The complement of a toroidal black hole is not simply connected, so by taking its universal cover one gets a chain of universes which one can travel between by going though the hole in the torus.

Linked and knotted black holes are left as an exercise for the reader.

Planck units (uselessness of).

Wednesday 2007 May 16

Planck units are determined by setting the speed of light c, Planck’s constant h, and the gravitational constant all equal to 1. The speed of light and Planck’s constant (give or take a factor of two pi) seem fundamental, but it is not clear why the gravitational constant G should be 1.

A minor problem is that it is probably missing a factor of 4π or maybe 8π as this is what appears in the Lagrangian. This is not serious but is a little worrying: no-one would suggest using 2c or c/2 as a fundamental unit of velocity, so an ambiguity of 2 is not a good sign for a supposedly fundamental unit.

A much more serious problem is that G appears as a non-renormalizable term in the Lagrangian of the standard model with gravitation; in fact, the only non-renormalizable term that has been measured to be non-zero. According to Wilson’s view of the renormalization group flow, this Lagrangian should be thought of as a low energy effective Lagrangian of some unknown theory. His theory predicts that there should be lots of non-zero non-renormalizable terms, which should all be extremely small. The constant G by a fluke happens to be detectable, because gravity just happens to be cumulative and is not masked by renormalizable interactions. So this suggests that G is just one of an infinite number of terms in the Lagrangian that could be used to determine a set of units.

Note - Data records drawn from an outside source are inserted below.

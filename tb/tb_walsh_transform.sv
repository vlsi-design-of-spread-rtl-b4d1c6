// tb_walsh_transform: forward Walsh unit (divide by 64). Runs random and
// extreme 8-bit blocks, compares every coefficient and its index with the
// matrix definition, and checks the cycle budget: coefficients in cycles
// 641..704 after sample 0 in cycle 1, ready again in cycle 705. Two blocks
// are sent back to back (the second starts the cycle ready returns).
module tb_walsh_transform;
  import tb_ref_pkg::*;
  import ssw_pkg::*;

  logic clk = 0, rst_n = 0, in_valid = 0, ready_o, out_valid, out_last;
  word_t din = 0, dout;
  idx_t out_index;
  int checks = 0, failures = 0;
  int cycle = 0;

  walsh_transform dut (.*);

  always #5 clk = ~clk;
  always @(posedge clk) cycle++;

  task automatic check(input bit cond, input string what);
    checks++;
    if (!cond) begin
      failures++;
      $display("FAIL: %s", what);
    end
  endtask

  initial begin
    #200000;
    failures++;
    $display("watchdog expired");
    $display("TB_RESULT checks=%0d failures=%0d", checks, failures);
    $finish;
  end

  localparam int NBLK = 6;
  blk_t blocks [NBLK];
  int start_cycle [NBLK];

  // driver: blocks back to back whenever ready
  initial begin
    for (int b = 0; b < NBLK; b++)
      for (int n = 0; n < 64; n++)
        blocks[b][n] = (b == 0) ? 255 : (b == 1) ? ((n % 2) ? 255 : 0) : int'($urandom_range(255));
    repeat (3) @(negedge clk);
    rst_n = 1;
    for (int b = 0; b < NBLK; b++) begin
      while (!ready_o) @(negedge clk);
      for (int n = 0; n < 64; n++) begin
        in_valid = 1;
        din = word_t'(blocks[b][n]);
        if (n == 0) start_cycle[b] = cycle + 1;   // the coming edge
        @(negedge clk);
      end
      in_valid = 0;
    end
  end

  // monitor
  initial begin
    wait (rst_n);
    for (int b = 0; b < NBLK; b++) begin
      blk_t ref_c;
      ref_c = walsh(blocks[b], 6);
      for (int n = 0; n < 64; n++) begin
        @(posedge clk iff out_valid);
        check(int'(out_index) == n, $sformatf("block %0d index %0d vs %0d", b, out_index, n));
        check(int'(dout) == ref_c[n], $sformatf("block %0d coef %0d: %0d vs %0d", b, n, dout, ref_c[n]));
        check(out_last == (n == 63), "out_last");
        if (n == 0)  check(cycle + 1 - start_cycle[b] == 640, $sformatf("first coefficient after %0d cycles", cycle + 1 - start_cycle[b]));
        if (n == 63) check(cycle + 1 - start_cycle[b] == WT_CYCLES - 1, "last coefficient in cycle 704");
      end
      if (b > 0) check(start_cycle[b] - start_cycle[b-1] == WT_CYCLES, $sformatf("block interval %0d", start_cycle[b] - start_cycle[b-1]));
    end
    $display("TB_RESULT checks=%0d failures=%0d", checks, failures);
    $finish;
  end
endmodule
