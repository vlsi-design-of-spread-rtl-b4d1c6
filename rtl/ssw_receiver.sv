// ssw_receiver: watermark decoder for 8x8 blocks.
//
// The received (watermarked) block goes through the forward Walsh transform
// (divide by 64). The correlator replays the four PN patterns and sums, per
// pattern, the coefficients where the pattern is 1. The mean of the four
// correlations is the decision threshold: a correlation at or above it
// decodes as 0, below it as 1. The decoder needs no copy of the original
// image (blind detection).
//
// Interface and timing. Offer a block when ready_o is high: word 0 with
// in_valid, then 63 more on consecutive cycles. wm_valid pulses in cycle 705
// when word 0 arrived in cycle 1; wm_o and mean_o hold until the next block's
// result. A new block may start in cycle 705.
module ssw_receiver
  import ssw_pkg::*;
(
  input  logic             clk,
  input  logic             rst_n,
  input  logic             in_valid,
  input  word_t            din,
  output logic             ready_o,
  output logic             wm_valid,
  output logic [NBITS-1:0] wm_o,
  output word_t            mean_o
);

  logic  accept, coef_valid, coef_last;
  word_t coef;
  word_t corr [NBITS];

  assign accept = in_valid && ready_o;

  walsh_transform #(.SHIFT(LOGN)) u_fwd (
    .clk, .rst_n, .in_valid, .din, .ready_o,
    .out_valid(coef_valid), .dout(coef), .out_index(), .out_last(coef_last)
  );

  correlator u_corr (
    .clk, .rst_n, .start(accept), .b_valid(coef_valid), .b_in(coef),
    .b_last(coef_last), .a_in(word_t'(0)), .corr_o(corr), .done_o(wm_valid)
  );

  mean_threshold u_thr (
    .corr, .mean_o, .bits_o(wm_o)
  );

endmodule
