// dvb_transmitter -- baseband transmitter of the DVB 16-QAM pragmatic-TCM
// modem: RS(204,188) encoder -> convolutional interleaver (I = 12, M = 17)
// -> pragmatic TCM encoder (rate 3/4 or 7/8) -> square-root raised-cosine
// pulse shaping (roll-off 0.35, 4 samples per symbol) on I and Q.
//
// One clock, the sample clock of the pulse-shaping filters (the document's
// 4X clock). A clk_driver strobe every 4 cycles releases one symbol, so the
// output is one sample per cycle once the pipeline is running. The byte
// side runs as fast as the symbols need it: each block's ready travels back
// to rdy, and the RS encoder's parity slots hold the source as well.
// Net byte rate: 3 bytes per 32 cycles at rate 3/4, 7 per 64 at rate 7/8
// (188/204 of it payload).
//
// Interface: din/vin/rdy byte input (MPEG-2 transport packets of 188
// bytes, sync byte first, back to back); i_out/q_out in Fix(12,11) with
// vout. ce_sym is the symbol strobe, brought out for monitoring.
//
// The Q filter's vout (q_v) is left unused on purpose: both filters take the
// same symbol strobe, so the I filter's vout stands for both.
module dvb_transmitter
  import dvb_pkg::*;
#(
  parameter ptcm_rate_e RATE = RATE_7_8
) (
  input  logic    clk,
  input  logic    rst_n,
  input  byte_t   din,
  input  logic    vin,
  output logic    rdy,
  output sample_t i_out,
  output sample_t q_out,
  output logic    vout,
  output logic    ce_sym
);

  logic [0:0] ce;

  clk_driver #(.NCE(1), .DIV(16'(SRRC_L))) u_clk (.clk, .clr(!rst_n), .ce);
  assign ce_sym = ce[0];

  byte_t rs_d;
  logic  rs_v, il_rdy;

  rs_encoder u_rs (
    .clk, .rst_n, .din, .vin, .rfd(rdy), .dout(rs_d), .vout(rs_v), .dready(il_rdy)
  );

  byte_t il_d;
  logic  il_v, enc_rdy;

  conv_interleaver #(.INVERSE(1'b0)) u_il (
    .clk, .rst_n, .din(rs_d), .vin(rs_v), .rdy(il_rdy),
    .dout(il_d), .vout(il_v), .dready(enc_rdy)
  );

  sample_t si, sq;
  logic    s_v;

  ptcm_encoder #(.RATE(RATE)) u_enc (
    .clk, .rst_n, .din(il_d), .vin(il_v), .rdy(enc_rdy), .sym_ce(ce[0]),
    .i_out(si), .q_out(sq), .vout(s_v)
  );

  logic q_v;

  pulse_shaping_filter u_psf_i (.clk, .rst_n, .x(si), .vin(s_v), .y(i_out), .vout);
  pulse_shaping_filter u_psf_q (.clk, .rst_n, .x(sq), .vin(s_v), .y(q_out), .vout(q_v));

endmodule
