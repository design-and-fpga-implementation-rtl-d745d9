// dvb_receiver -- baseband receiver of the DVB 16-QAM pragmatic-TCM modem:
// square-root raised-cosine matched filters with 4:1 decimation on I and Q
// -> pragmatic TCM decoder (soft decision, Viterbi, re-encoding, outboard
// decision) -> convolutional deinterleaver -> RS(204,188) decoder.
//
// One clock, the sample clock. Samples arrive with vin, one per cycle at
// most; everything after the matched filters runs at the symbol rate or
// slower and never stalls. Symbol timing, carrier and frame
// synchronisation are not part of the design: the receiver takes the
// transmitter's first sample after reset as its first sample, as in a
// back-to-back test. The deinterleaver's 2244-byte delay is a whole number
// of RS codewords, so the RS decoder stays codeword-aligned; the first 11
// codewords it outputs are the all-zero words that fill the interleaver
// pair.
//
// Interface: i_in/q_in in Fix(12,11) with vin; dout/vout corrected bytes,
// info high for message bytes, corrected/fail as in rs_decoder.
module dvb_receiver
  import dvb_pkg::*;
#(
  parameter ptcm_rate_e RATE = RATE_7_8
) (
  input  logic    clk,
  input  logic    rst_n,
  input  sample_t i_in,
  input  sample_t q_in,
  input  logic    vin,
  output byte_t   dout,
  output logic    vout,
  output logic    info,
  output logic    corrected,
  output logic    fail
);

  sample_t mi, mq;
  logic    m_v, mq_v;

  matched_filter u_mf_i (.clk, .rst_n, .x(i_in), .vin, .y(mi), .vout(m_v));
  matched_filter u_mf_q (.clk, .rst_n, .x(q_in), .vin, .y(mq), .vout(mq_v));

  byte_t d_d;
  logic  d_v;

  ptcm_decoder #(.RATE(RATE)) u_dec (
    .clk, .rst_n, .i_in(mi), .q_in(mq), .vin(m_v), .dout(d_d), .vout(d_v)
  );

  byte_t di_d;
  logic  di_v, di_rdy;

  conv_interleaver #(.INVERSE(1'b1)) u_dil (
    .clk, .rst_n, .din(d_d), .vin(d_v), .rdy(di_rdy),
    .dout(di_d), .vout(di_v), .dready(1'b1)
  );

  rs_decoder u_rsd (
    .clk, .rst_n, .din(di_d), .vin(di_v), .dout, .vout, .info, .corrected, .fail
  );

  always_ff @(posedge clk) begin
    if (rst_n) begin
      assert (!d_v || di_rdy) else $error("dvb_receiver: deinterleaver not ready");
      assert (m_v == mq_v) else $error("dvb_receiver: I/Q matched filters out of step");
    end
  end

endmodule
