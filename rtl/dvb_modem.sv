// dvb_modem -- top level of the DVB 16-QAM pragmatic-TCM baseband modem:
// transmitter and receiver side by side, with the channel left outside so
// that a test bench (or an RF front end) closes the loop.
//
// Transmit path: RS(204,188) -> convolutional interleaver (12 x 17) ->
// pragmatic TCM encoder, 16-QAM at inner rate 3/4 or 7/8 -> SRRC pulse
// shaping (roll-off 0.35, 4x). Receive path: SRRC matched filtering and
// decimation -> pragmatic TCM decoder (soft-decision Viterbi, re-encoding,
// outboard decision) -> deinterleaver -> RS decoder. RATE picks the inner
// code for both halves; the document builds the two rates as two separate
// modems, and 7/8 is the default here.
//
// One clock for everything, the 4x sample clock; all slower rates are clock
// enables. Ports: tx_* the transmitter (bytes in, I/Q samples out), rx_* the
// receiver (I/Q samples in, bytes out). See dvb_transmitter and
// dvb_receiver for the rates and formats.
module dvb_modem
  import dvb_pkg::*;
#(
  parameter ptcm_rate_e RATE = RATE_7_8
) (
  input  logic    clk,
  input  logic    rst_n,
  // transmitter
  input  byte_t   tx_din,
  input  logic    tx_vin,
  output logic    tx_rdy,
  output sample_t tx_i,
  output sample_t tx_q,
  output logic    tx_vout,
  output logic    tx_ce_sym,
  // receiver
  input  sample_t rx_i,
  input  sample_t rx_q,
  input  logic    rx_vin,
  output byte_t   rx_dout,
  output logic    rx_vout,
  output logic    rx_info,
  output logic    rx_corrected,
  output logic    rx_fail
);

  dvb_transmitter #(.RATE(RATE)) u_tx (
    .clk, .rst_n, .din(tx_din), .vin(tx_vin), .rdy(tx_rdy),
    .i_out(tx_i), .q_out(tx_q), .vout(tx_vout), .ce_sym(tx_ce_sym)
  );

  dvb_receiver #(.RATE(RATE)) u_rx (
    .clk, .rst_n, .i_in(rx_i), .q_in(rx_q), .vin(rx_vin),
    .dout(rx_dout), .vout(rx_vout), .info(rx_info),
    .corrected(rx_corrected), .fail(rx_fail)
  );

endmodule
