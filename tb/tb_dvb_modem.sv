// tb_dvb_modem -- end-to-end test of the modem at both inner rates.
//
// Two modems run side by side: the default one (inner rate 7/8) and one
// set to rate 3/4. Each is looped back through a noisy channel with
// impulses (modem_harness) and must deliver every packet intact. Besides
// the byte checks, the test requires that each mechanism of the design
// happened at least once: RS parity stalls of the source, channel impulses,
// RS corrections, Viterbi corrections of coded-bit hard decisions, and
// (7/8) erasures from the depuncturer.
`timescale 1ns/1ps
module tb_dvb_modem;
  import dvb_pkg::*;

  logic clk = 1'b0;
  logic rst_n = 1'b0;
  always #5 clk = !clk;

  // ---------------------------------------------------------------- 7/8
  byte_t   a_din;   logic a_vin, a_rdy;
  sample_t a_ti, a_tq; logic a_tv, a_ce;
  sample_t a_ri, a_rq; logic a_rv;
  byte_t   a_dout;  logic a_vout, a_info, a_corr, a_fail;
  int a_checks, a_failures, a_stalls, a_corrections, a_fails, a_imp;
  logic a_done;

  dvb_modem u_dut (
    .clk, .rst_n,
    .tx_din(a_din), .tx_vin(a_vin), .tx_rdy(a_rdy),
    .tx_i(a_ti), .tx_q(a_tq), .tx_vout(a_tv), .tx_ce_sym(a_ce),
    .rx_i(a_ri), .rx_q(a_rq), .rx_vin(a_rv),
    .rx_dout(a_dout), .rx_vout(a_vout), .rx_info(a_info),
    .rx_corrected(a_corr), .rx_fail(a_fail)
  );

  modem_harness u_ha (
    .clk, .rst_n,
    .tx_din(a_din), .tx_vin(a_vin), .tx_rdy(a_rdy),
    .tx_i(a_ti), .tx_q(a_tq), .tx_vout(a_tv),
    .rx_i(a_ri), .rx_q(a_rq), .rx_vin(a_rv),
    .rx_dout(a_dout), .rx_vout(a_vout), .rx_info(a_info),
    .rx_corrected(a_corr), .rx_fail(a_fail),
    .checks(a_checks), .failures(a_failures), .stalls(a_stalls),
    .corrections(a_corrections), .fails(a_fails), .impulses(a_imp), .done(a_done)
  );

  // ---------------------------------------------------------------- 3/4
  byte_t   b_din;   logic b_vin, b_rdy;
  sample_t b_ti, b_tq; logic b_tv, b_ce;
  sample_t b_ri, b_rq; logic b_rv;
  byte_t   b_dout;  logic b_vout, b_info, b_corr, b_fail;
  int b_checks, b_failures, b_stalls, b_corrections, b_fails, b_imp;
  logic b_done;

  dvb_modem #(.RATE(RATE_3_4)) u_dut34 (
    .clk, .rst_n,
    .tx_din(b_din), .tx_vin(b_vin), .tx_rdy(b_rdy),
    .tx_i(b_ti), .tx_q(b_tq), .tx_vout(b_tv), .tx_ce_sym(b_ce),
    .rx_i(b_ri), .rx_q(b_rq), .rx_vin(b_rv),
    .rx_dout(b_dout), .rx_vout(b_vout), .rx_info(b_info),
    .rx_corrected(b_corr), .rx_fail(b_fail)
  );

  modem_harness u_hb (
    .clk, .rst_n,
    .tx_din(b_din), .tx_vin(b_vin), .tx_rdy(b_rdy),
    .tx_i(b_ti), .tx_q(b_tq), .tx_vout(b_tv),
    .rx_i(b_ri), .rx_q(b_rq), .rx_vin(b_rv),
    .rx_dout(b_dout), .rx_vout(b_vout), .rx_info(b_info),
    .rx_corrected(b_corr), .rx_fail(b_fail),
    .checks(b_checks), .failures(b_failures), .stalls(b_stalls),
    .corrections(b_corrections), .fails(b_fails), .impulses(b_imp), .done(b_done)
  );

  // -------------------------------------------- mechanism counters (7/8)
  int par_a, par_b, erasures, vit_fixes_a, vit_fixes_b, ce_count, cyc;

  // a coded bit whose hard decision (soft weight >= 4) disagrees with the
  // re-encoded bit was corrected by the Viterbi decoder; counted on the
  // symbol's I axis via the decoder's outboard inputs
  always_ff @(posedge clk) begin
    if (!rst_n) begin
      par_a <= 0; par_b <= 0; erasures <= 0; vit_fixes_a <= 0; vit_fixes_b <= 0; ce_count <= 0; cyc <= 0;
    end else begin
      cyc <= cyc + 1;
      if (a_vin && !u_dut.u_tx.u_rs.in_msg) par_a <= par_a + 1;
      if (b_vin && !u_dut34.u_tx.u_rs.in_msg) par_b <= par_b + 1;
      if (a_ce) ce_count <= ce_count + 1;
      if (u_dut.u_rx.u_dec.s_v && (u_dut.u_rx.u_dec.ex || u_dut.u_rx.u_dec.ey))
        erasures <= erasures + 1;
      if (u_dut.u_rx.u_dec.tok_v) begin
        sample_t s;
        s = u_dut.u_rx.u_dec.oi;
        // nearest-level coded bit of the I sample: C = 1 at -3 and +1
        if (((s < -324) || (s >= 0 && s < 324)) != u_dut.u_rx.u_dec.tok_c1)
          vit_fixes_a <= vit_fixes_a + 1;
      end
      if (u_dut34.u_rx.u_dec.tok_v) begin
        sample_t s;
        s = u_dut34.u_rx.u_dec.oi;
        if (((s < -324) || (s >= 0 && s < 324)) != u_dut34.u_rx.u_dec.tok_c1)
          vit_fixes_b <= vit_fixes_b + 1;
      end
    end
  end

  int checks, failures;

  task automatic need(string what, int n);
    checks++;
    if (n == 0) begin
      failures++;
      $display("tb_dvb_modem: mechanism never happened: %s", what);
    end else begin
      $display("tb_dvb_modem: %s: %0d", what, n);
    end
  endtask

  initial begin
    checks = 0;
    failures = 0;
    repeat (4) @(posedge clk);
    rst_n = 1'b1;
    wait (a_done && b_done);
    repeat (10) @(posedge clk);
    checks   += a_checks + b_checks;
    failures += a_failures + b_failures;
    $display("tb_dvb_modem: 7/8 bytes checked %0d, 3/4 bytes checked %0d, cycles %0d",
             a_checks, b_checks, cyc);
    need("7/8 source stalls", a_stalls);
    need("3/4 source stalls", b_stalls);
    need("7/8 cycles held by RS parity", par_a);
    need("3/4 cycles held by RS parity", par_b);
    need("7/8 channel impulses", a_imp);
    need("3/4 channel impulses", b_imp);
    need("7/8 RS byte corrections", a_corrections);
    need("3/4 RS byte corrections", b_corrections);
    need("7/8 Viterbi corrections", vit_fixes_a);
    need("3/4 Viterbi corrections", vit_fixes_b);
    need("7/8 depuncture erasures", erasures);
    // symbol rate: one symbol strobe per 4 cycles
    checks++;
    if (ce_count < cyc / 4 - 2 || ce_count > cyc / 4 + 1) begin
      failures++;
      $display("tb_dvb_modem: symbol strobe count %0d for %0d cycles", ce_count, cyc);
    end
    $display("TB_RESULT checks=%0d failures=%0d", checks, failures);
    $finish;
  end

  initial begin
    #(10 * 400000);
    $display("tb_dvb_modem: watchdog expired");
    $display("TB_RESULT checks=%0d failures=%0d", checks, failures + 1);
    $finish;
  end

endmodule
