// modem_harness -- stimulus, channel and checker for one dvb_modem
// instance (used by tb_dvb_modem).
//
// Source: MPEG-2-like packets of 188 bytes (sync byte 47h, then random
// bytes), sent back to back through the transmitter's valid/ready port.
// The first NPKT packets are remembered; NFLUSH more push them through the
// interleaver pair and the decoder pipelines.
// Channel: each transmitted sample gets small uniform noise (NOISE) and,
// if SIGMA_MILLI is set, white Gaussian noise; every
// IMP_PERIOD samples an impulse of IMP_AMP is added to one I sample, which
// corrupts a few symbols and so exercises the Viterbi decoder, the
// deinterleaver's burst spreading and the RS decoder.
// Checker: the receiver's first 11 codewords are the interleaver fill and
// must decode to zero; after that every message byte must equal the byte
// sent 11 codewords earlier.
module modem_harness
  import dvb_pkg::*;
#(
  parameter int NPKT       = 4,
  parameter int NFLUSH     = 12,
  parameter int IMP_PERIOD = 2500,
  parameter int IMP_AMP    = 1800,
  parameter int IMP_LEN    = 8,
  parameter int NOISE      = 24,
  parameter int SIGMA_MILLI = 0     // Gaussian noise, std. dev. in 1/1000 LSB
) (
  input  logic    clk,
  input  logic    rst_n,
  output byte_t   tx_din,
  output logic    tx_vin,
  input  logic    tx_rdy,
  input  sample_t tx_i,
  input  sample_t tx_q,
  input  logic    tx_vout,
  output sample_t rx_i,
  output sample_t rx_q,
  output logic    rx_vin,
  input  byte_t   rx_dout,
  input  logic    rx_vout,
  input  logic    rx_info,
  input  logic    rx_corrected,
  input  logic    rx_fail,
  output int      checks,
  output int      failures,
  output int      stalls,
  output int      corrections,
  output int      fails,
  output int      impulses,
  output logic    done
);

  localparam int FILL = 11;   // codewords in the interleaver pair

  byte_t exp_q [$];
  int    pkt, pos;
  int    out_cw, out_pos;
  int    samples;

  function automatic byte_t pkt_byte(int p, int i);
    return (i == 0) ? 8'h47 : byte_t'($urandom);
  endfunction

  // source (plain always: it shares the expected-byte queue with the checker)
  always @(posedge clk) begin
    if (!rst_n) begin
      tx_vin <= 1'b0;
      tx_din <= '0;
      pkt    <= 0;
      pos    <= 0;
      stalls <= 0;
    end else begin
      if (!tx_vin || tx_rdy) begin
        if (pkt < NPKT + NFLUSH) begin
          byte_t b;
          b = pkt_byte(pkt, pos);
          tx_din <= b;
          tx_vin <= 1'b1;
          if (pkt < NPKT) exp_q.push_back(b);
          if (pos == 187) begin pos <= 0; pkt <= pkt + 1; end
          else pos <= pos + 1;
        end else begin
          tx_vin <= 1'b0;
        end
      end
      if (tx_vin && !tx_rdy) stalls <= stalls + 1;
    end
  end

  // channel
  function automatic sample_t sat(int v);
    return (v > 2047) ? sample_t'(2047) : (v < -2048) ? sample_t'(-2048) : sample_t'(v);
  endfunction

  always_ff @(posedge clk) begin
    if (!rst_n) begin
      rx_vin  <= 1'b0;
      rx_i    <= '0;
      rx_q    <= '0;
      samples <= 0;
      impulses <= 0;
    end else begin
      rx_vin <= tx_vout;
      if (tx_vout) begin
        int ni, nq, imp;
        ni  = int'($urandom_range(2 * NOISE)) - NOISE;
        nq  = int'($urandom_range(2 * NOISE)) - NOISE;
        if (SIGMA_MILLI > 0) begin
          // Box-Muller: two independent Gaussian samples from two uniforms
          real u1, u2, r;
          u1 = (real'($urandom_range(999999)) + 1.0) / 1000000.0;
          u2 = real'($urandom_range(999999)) / 1000000.0;
          r  = $sqrt(-2.0 * $ln(u1)) * real'(SIGMA_MILLI) / 1000.0;
          ni = ni + int'(r * $cos(6.283185307 * u2));
          nq = nq + int'(r * $sin(6.283185307 * u2));
        end
        imp = 0;
        if (samples % IMP_PERIOD >= IMP_PERIOD - IMP_LEN) begin
          imp = ($urandom_range(1) == 0) ? IMP_AMP : -IMP_AMP;
          if (samples % IMP_PERIOD == IMP_PERIOD - 1) impulses <= impulses + 1;
        end
        rx_i    <= sat(int'(tx_i) + ni + imp);
        rx_q    <= sat(int'(tx_q) + nq - imp);
        samples <= samples + 1;
      end
    end
  end

  // checker
  always @(posedge clk) begin
    if (!rst_n) begin
      out_cw  <= 0;
      out_pos <= 0;
      checks  <= 0;
      failures <= 0;
      corrections <= 0;
      fails <= 0;
      done <= 1'b0;
    end else begin
      if (rx_corrected) corrections <= corrections + 1;
      if (rx_fail) begin
        fails <= fails + 1;
        failures <= failures + 1;
        $display("modem_harness: RS decoder failure in codeword %0d", out_cw);
      end
      if (rx_vout) begin
        if (rx_info) begin
          byte_t e;
          if (out_cw < FILL) e = 8'h00;
          else if (exp_q.size() > 0) e = exp_q.pop_front();
          else e = rx_dout;
          if (out_cw < FILL + NPKT) begin
            checks <= checks + 1;
            if (rx_dout !== e) begin
              failures <= failures + 1;
              if (failures < 10)
                $display("modem_harness: codeword %0d byte %0d got %02h expected %02h",
                         out_cw, out_pos, rx_dout, e);
            end
          end
        end
        if (out_pos == 203) begin
          out_pos <= 0;
          out_cw  <= out_cw + 1;
          if (out_cw + 1 == FILL + NPKT) done <= 1'b1;
        end else begin
          out_pos <= out_pos + 1;
        end
      end
    end
  end

endmodule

Another problem is that according to Wilson’s theory all the coupling constants (presumably including G) change under the renormalization group flow so are not really constant. This suggests that there is nothing particularly significant about the Planck mass, or length, or energy, or whatever: all we know is that classical general relativity breaks down by Planck densities or lengths. By analogy, the Fermi constant for weak interactions could be used to produce a fundamental set of units, where the fundamental energy is about 300 GeV, but nothing special happens at this energy; it is just an order of magnitude estimate for the point where the old Fermi theory of the weak interaction breaks down (and for the masses of the vector bosons of the electroweak interaction).